**DATA SHOWN**

##########

// dfts_pkg: types and constants shared by the sub-banded DFT-S OFDM receiver.
//
// All datapath samples are complex fixed-point numbers (cplx_t) with SW-bit
// signed I and Q parts; full scale of the ADC maps to +-2^(SW-3) so that the
// filter bank and the transforms keep two bits of headroom. Coefficients
// (twiddles, prototype filter, IQ correction) are Q2.14 (16384 = 1.0).
// The numbers taken from the design description are the 16 sub-bands, the
// factor-8 decimation, 64 samples per clock, 8 filter-bank modules, 64
// sub-carriers per sub-band and an 8-symbol cyclic prefix. Everything else
// here (word widths, prototype filter, preamble length, frame layout) is a
// choice of this implementation.
package dfts_pkg;

  localparam int SW      = 16;   // datapath word width (I or Q)
  localparam int CFRAC   = 14;   // fractional bits of coefficients
  localparam int NSUB    = 16;   // sub-bands in the channel
  localparam int DEC     = 8;    // filter-bank hop (twice under-decimated)
  localparam int LANES   = 64;   // ADC samples per clock
  localparam int NFB     = LANES / DEC;  // time-parallel FB modules (8)
  localparam int TAPS    = 32;   // prototype filter length
  localparam int NSC     = 64;   // sub-carriers (symbols) per DFT-S block
  localparam int NCP     = 8;    // cyclic prefix in symbols
  localparam int SB_LANES = DEC; // sub-band samples per clock (2 per symbol)
  localparam int SYM_LANES = SB_LANES / 2;  // symbols per clock after decim2
  localparam int GOLAY_L = 32;   // length of each Golay sequence of the preamble
  localparam int NTRAIN  = 1;    // training blocks per frame
  localparam int NDATA   = 99;   // data blocks per frame
  localparam int DTRAIN  = 1024; // training symbol amplitude (QPSK)
  localparam int QAM_UNIT = 512; // 16-QAM level spacing/2 after equalization
  localparam int PILOT_SB = 0;   // pilot sub-band (centre of the channel)

  typedef logic signed [SW-1:0] samp_t;
  typedef struct packed {
    samp_t re;
    samp_t im;
  } cplx_t;

  // saturate a wide value to SW bits
  function automatic samp_t sat(input logic signed [47:0] v);
    localparam logic signed [47:0] MAXV = 48'sd2 ** (SW - 1) - 1;
    localparam logic signed [47:0] MINV = -(48'sd2 ** (SW - 1));
    if (v > MAXV) return samp_t'(MAXV);
    if (v < MINV) return samp_t'(MINV);
    return samp_t'(v);
  endfunction

  // complex product a*b where b is a Q2.14 coefficient (result rounded, saturated)
  function automatic cplx_t cmul_q14(input cplx_t a, input cplx_t b);
    logic signed [47:0] pr, pi;
    cplx_t r;
    pr = 48'(a.re) * 48'(b.re) - 48'(a.im) * 48'(b.im);
    pi = 48'(a.re) * 48'(b.im) + 48'(a.im) * 48'(b.re);
    r.re = sat((pr + (48'sd1 <<< (CFRAC - 1))) >>> CFRAC);
    r.im = sat((pi + (48'sd1 <<< (CFRAC - 1))) >>> CFRAC);
    return r;
  endfunction

  // Q2.14 twiddle exp(sign * j*2*pi*k/n)
  function automatic cplx_t twiddle(input int k, input int n, input bit positive);
    real a;
    cplx_t t;
    a = 2.0 * 3.14159265358979323846 * real'(k) / real'(n);
    t.re = samp_t'($rtoi($floor(16384.0 * $cos(a) + 0.5)));
    t.im = samp_t'($rtoi($floor(16384.0 * $sin(a) * (positive ? 1.0 : -1.0) + 0.5)));
    return t;
  endfunction

  // Prototype low-pass of the analysis filter bank: Hann-windowed sinc,
  // cutoff 1/(2*NSUB) cycles per sample, TAPS taps, DC gain NSUB, Q2.14.
  // h[n] = w[n] * sinc((n - (TAPS-1)/2) / NSUB),  w[n] = 0.5 - 0.5 cos(2 pi (n+1)/(TAPS+1))
  typedef logic signed [15:0] coef_t;
  typedef coef_t proto_t [TAPS];
  function automatic proto_t proto_coefs();
    proto_t h;
    real x, s, w, acc;
    real hr [TAPS];
    acc = 0.0;
    for (int n = 0; n < TAPS; n++) begin
      x = (real'(n) - real'(TAPS - 1) / 2.0) / real'(NSUB);
      s = $sin(3.14159265358979323846 * x) / (3.14159265358979323846 * x);
      w = 0.5 - 0.5 * $cos(2.0 * 3.14159265358979323846 * real'(n + 1) / real'(TAPS + 1));
      hr[n] = s * w;
      acc += hr[n];
    end
    for (int n = 0; n < TAPS; n++)
      h[n] = coef_t'($rtoi($floor(16384.0 * hr[n] * real'(NSUB) / acc + 0.5)));
    return h;
  endfunction

  // Golay complementary pair of length 2^p by the recursive construction
  // a' = a|b, b' = a|-b starting from a = b = (+1). Bit = 1 means +1.
  function automatic logic [GOLAY_L-1:0] golay_seq(input bit second);
    logic [GOLAY_L-1:0] a, b, na, nb;
    int len;
    a = '0; b = '0;
    a[0] = 1'b1; b[0] = 1'b1;
    len = 1;
    while (len < GOLAY_L) begin
      na = a; nb = a;
      for (int i = 0; i < len; i++) begin
        na[len + i] = b[i];
        nb[len + i] = ~b[i];
      end
      a = na; b = nb;
      len = len * 2;
    end
    return second ? b : a;
  endfunction

  // Training block: QPSK symbols +-DTRAIN +-j DTRAIN; the bits are taken from
  // a 16-bit Fibonacci LFSR x^16+x^14+x^13+x^11+1, seed 16'hACE1, two bits
  // (I sign then Q sign) per sub-carrier; bit 1 means negative.
  typedef logic [2*NSC-1:0] train_bits_t;
  function automatic train_bits_t train_bits();
    train_bits_t r;
    logic [15:0] s;
    s = 16'hACE1;
    for (int i = 0; i < 2 * NSC; i++) begin
      r[i] = s[0];
      s = {s[0] ^ s[2] ^ s[3] ^ s[5], s[15:1]};
    end
    return r;
  endfunction

endpackage
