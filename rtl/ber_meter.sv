// ber_meter: self-synchronising PRBS19 bit-error meter.
//
// The payload is a PRBS19 stream, b[n] = b[n-14]^b[n-17]^b[n-18]^b[n-19]
// (polynomial x^19+x^5+x^2+x+1). On the first data block of a frame
// (in_first) the meter loads its reference generator from the first 19
// received bits; from then on every received bit is compared with the
// generator's prediction, which runs on its own (errors do not propagate).
// NB bits arrive per block (one block per clock at most); bits_cnt counts
// compared bits and err_cnt the mismatches. Blocks before the first sync
// are ignored. Counters update one clock after the block. A BER meter on
// PRBS19 data follows the design description; the polynomial, the bit
// order and the per-frame resynchronisation are this implementation's.
module ber_meter #(
  parameter int NB = 256
) (
  input  logic          clk,
  input  logic          rst_n,
  input  logic          in_valid,
  input  logic [NB-1:0] in_bits,      // index 0 first in time
  input  logic          in_first,
  output logic [47:0]   bits_cnt,
  output logic [47:0]   err_cnt,
  output logic          synced
);
  logic [18:0] hist_q;   // hist_q[i] = reference bit n-1-i

  always_ff @(posedge clk or negedge rst_n) begin
    if (!rst_n) begin
      hist_q   <= '0;
      bits_cnt <= '0;
      err_cnt  <= '0;
      synced   <= 1'b0;
    end else if (in_valid && (synced || in_first)) begin
      logic [18:0] h;
      logic [47:0] nb, ne;
      logic        r;
      h = hist_q; nb = '0; ne = '0;
      for (int i = 0; i < NB; i++) begin
        if (in_first && i < 19) begin
          r = in_bits[i];
        end else begin
          r  = h[13] ^ h[16] ^ h[17] ^ h[18];
          nb = nb + 48'd1;
          ne = ne + 48'(r != in_bits[i]);
        end
        h = {h[17:0], r};
      end
      hist_q   <= h;
      bits_cnt <= bits_cnt + nb;
      err_cnt  <= err_cnt + ne;
      synced   <= 1'b1;
    end
  end
endmodule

##########

**ACTIVITY**
The entries above must be transcribed word for word.

**EXERCISE SOLUTION**
// dfts_pkg: types and constants shared by the sub-banded DFT-S OFDM receiver.
//
// All datapath samples are complex fixed-point numbers (cplx_t) with SW-bit
// signed I and Q parts; full scale of the ADC maps to +-2^(SW-3) so that the
// filter bank and the transforms keep two bits of headroom. Coefficients
// (twiddles, prototype filter, IQ correction) are Q2.14 (16384 = 1.0).
// The numbers taken from the design description are the 16 sub-bands, the
// factor-8 decimation, 64 samples per clock, 8 filter-bank modules, 64
// sub-carriers per sub-band and an 8-symbol cyclic prefix. Everything else
// here (word widths, prototype filter, preamble length, frame layout) is a
// choice of this implementation.
package dfts_pkg;

  localparam int SW      = 16;   // datapath word width (I or Q)
  localparam int CFRAC   = 14;   // fractional bits of coefficients
  localparam int NSUB    = 16;   // sub-bands in the channel
  localparam int DEC     = 8;    // filter-bank hop (twice under-decimated)
  localparam int LANES   = 64;   // ADC samples per clock
  localparam int NFB     = LANES / DEC;  // time-parallel FB modules (8)
  localparam int TAPS    = 32;   // prototype filter length
  localparam int NSC     = 64;   // sub-carriers (symbols) per DFT-S block
  localparam int NCP     = 8;    // cyclic prefix in symbols
  localparam int SB_LANES = DEC; // sub-band samples per clock (2 per symbol)
  localparam int SYM_LANES = SB_LANES / 2;  // symbols per clock after decim2
  localparam int GOLAY_L = 32;   // length of each Golay sequence of the preamble
  localparam int NTRAIN  = 1;    // training blocks per frame
  localparam int NDATA   = 99;   // data blocks per frame
  localparam int DTRAIN  = 1024; // training symbol amplitude (QPSK)
  localparam int QAM_UNIT = 512; // 16-QAM level spacing/2 after equalization
  localparam int PILOT_SB = 0;   // pilot sub-band (centre of the channel)

  typedef logic signed [SW-1:0] samp_t;
  typedef struct packed {
    samp_t re;
    samp_t im;
  } cplx_t;

  // saturate a wide value to SW bits
  function automatic samp_t sat(input logic signed [47:0] v);
    localparam logic signed [47:0] MAXV = 48'sd2 ** (SW - 1) - 1;
    localparam logic signed [47:0] MINV = -(48'sd2 ** (SW - 1));
    if (v > MAXV) return samp_t'(MAXV);
    if (v < MINV) return samp_t'(MINV);
    return samp_t'(v);
  endfunction

  // complex product a*b where b is a Q2.14 coefficient (result rounded, saturated)
  function automatic cplx_t cmul_q14(input cplx_t a, input cplx_t b);
    logic signed [47:0] pr, pi;
    cplx_t r;
    pr = 48'(a.re) * 48'(b.re) - 48'(a.im) * 48'(b.im);
    pi = 48'(a.re) * 48'(b.im) + 48'(a.im) * 48'(b.re);
    r.re = sat((pr + (48'sd1 <<< (CFRAC - 1))) >>> CFRAC);
    r.im = sat((pi + (48'sd1 <<< (CFRAC - 1))) >>> CFRAC);
    return r;
  endfunction

  // Q2.14 twiddle exp(sign * j*2*pi*k/n)
  function automatic cplx_t twiddle(input int k, input int n, input bit positive);
    real a;
    cplx_t t;
    a = 2.0 * 3.14159265358979323846 * real'(k) / real'(n);
    t.re = samp_t'($rtoi($floor(16384.0 * $cos(a) + 0.5)));
    t.im = samp_t'($rtoi($floor(16384.0 * $sin(a) * (positive ? 1.0 : -1.0) + 0.5)));
    return t;
  endfunction

  // Prototype low-pass of the analysis filter bank: Hann-windowed sinc,
  // cutoff 1/(2*NSUB) cycles per sample, TAPS taps, DC gain NSUB, Q2.14.
  // h[n] = w[n] * sinc((n - (TAPS-1)/2) / NSUB),  w[n] = 0.5 - 0.5 cos(2 pi (n+1)/(TAPS+1))
  typedef logic signed [15:0] coef_t;
  typedef coef_t proto_t [TAPS];
  function automatic proto_t proto_coefs();
    proto_t h;
    real x, s, w, acc;
    real hr [TAPS];
    acc = 0.0;
    for (int n = 0; n < TAPS; n++) begin
      x = (real'(n) - real'(TAPS - 1) / 2.0) / real'(NSUB);
      s = $sin(3.14159265358979323846 * x) / (3.14159265358979323846 * x);
      w = 0.5 - 0.5 * $cos(2.0 * 3.14159265358979323846 * real'(n + 1) / real'(TAPS + 1));
      hr[n] = s * w;
      acc += hr[n];
    end
    for (int n = 0; n < TAPS; n++)
      h[n] = coef_t'($rtoi($floor(16384.0 * hr[n] * real'(NSUB) / acc + 0.5)));
    return h;
  endfunction

  // Golay complementary pair of length 2^p by the recursive construction
  // a' = a|b, b' = a|-b starting from a = b = (+1). Bit = 1 means +1.
  function automatic logic [GOLAY_L-1:0] golay_seq(input bit second);
    logic [GOLAY_L-1:0] a, b, na, nb;
    int len;
    a = '0; b = '0;
    a[0] = 1'b1; b[0] = 1'b1;
    len = 1;
    while (len < GOLAY_L) begin
      na = a; nb = a;
      for (int i = 0; i < len; i++) begin
        na[len + i] = b[i];
        nb[len + i] = ~b[i];
      end
      a = na; b = nb;
      len = len * 2;
    end
    return second ? b : a;
  endfunction

  // Training block: QPSK symbols +-DTRAIN +-j DTRAIN; the bits are taken from
  // a 16-bit Fibonacci LFSR x^16+x^14+x^13+x^11+1, seed 16'hACE1, two bits
  // (I sign then Q sign) per sub-carrier; bit 1 means negative.
  typedef logic [2*NSC-1:0] train_bits_t;
  function automatic train_bits_t train_bits();
    train_bits_t r;
    logic [15:0] s;
    s = 16'hACE1;
    for (int i = 0; i < 2 * NSC; i++) begin
      r[i] = s[0];
      s = {s[0] ^ s[2] ^ s[3] ^ s[5], s[15:1]};
    end
    return r;
  endfunction

endpackage
filename rtl/ber_meter.sv
// ber_meter: self-synchronising PRBS19 bit-error meter.
//
// The payload is a PRBS19 stream, b[n] = b[n-14]^b[n-17]^b[n-18]^b[n-19]
// (polynomial x^19+x^5+x^2+x+1). On the first data block of a frame
// (in_first) the meter loads its reference generator from the first 19
// received bits; from then on every received bit is compared with the
// generator's prediction, which runs on its own (errors do not propagate).
// NB bits arrive per block (one block per clock at most); bits_cnt counts
// compared bits and err_cnt the mismatches. Blocks before the first sync
// are ignored. Counters update one clock after the block. A BER meter on
// PRBS19 data follows the design description; the polynomial, the bit
// order and the per-frame resynchronisation are this implementation's.
module ber_meter #(
  parameter int NB = 256
) (
  input  logic          clk,
  input  logic          rst_n,
  input  logic          in_valid,
  input  logic [NB-1:0] in_bits,      // index 0 first in time
  input  logic          in_first,
  output logic [47:0]   bits_cnt,
  output logic [47:0]   err_cnt,
  output logic          synced
);
  logic [18:0] hist_q;   // hist_q[i] = reference bit n-1-i

  always_ff @(posedge clk or negedge rst_n) begin
    if (!rst_n) begin
      hist_q   <= '0;
      bits_cnt <= '0;
      err_cnt  <= '0;
      synced   <= 1'b0;
    end else if (in_valid && (synced || in_first)) begin
      logic [18:0] h;
      logic [47:0] nb, ne;
      logic        r;
      h = hist_q; nb = '0; ne = '0;
      for (int i = 0; i < NB; i++) begin
        if (in_first && i < 19) begin
          r = in_bits[i];
        end else begin
          r  = h[13] ^ h[16] ^ h[17] ^ h[18];
          nb = nb + 48'd1;
          ne = ne + 48'(r != in_bits[i]);
        end
        h = {h[17:0], r};
      end
      hist_q   <= h;
      bits_cnt <= bits_cnt + nb;
      err_cnt  <= err_cnt + ne;
      synced   <= 1'b1;
    end
  end
endmodule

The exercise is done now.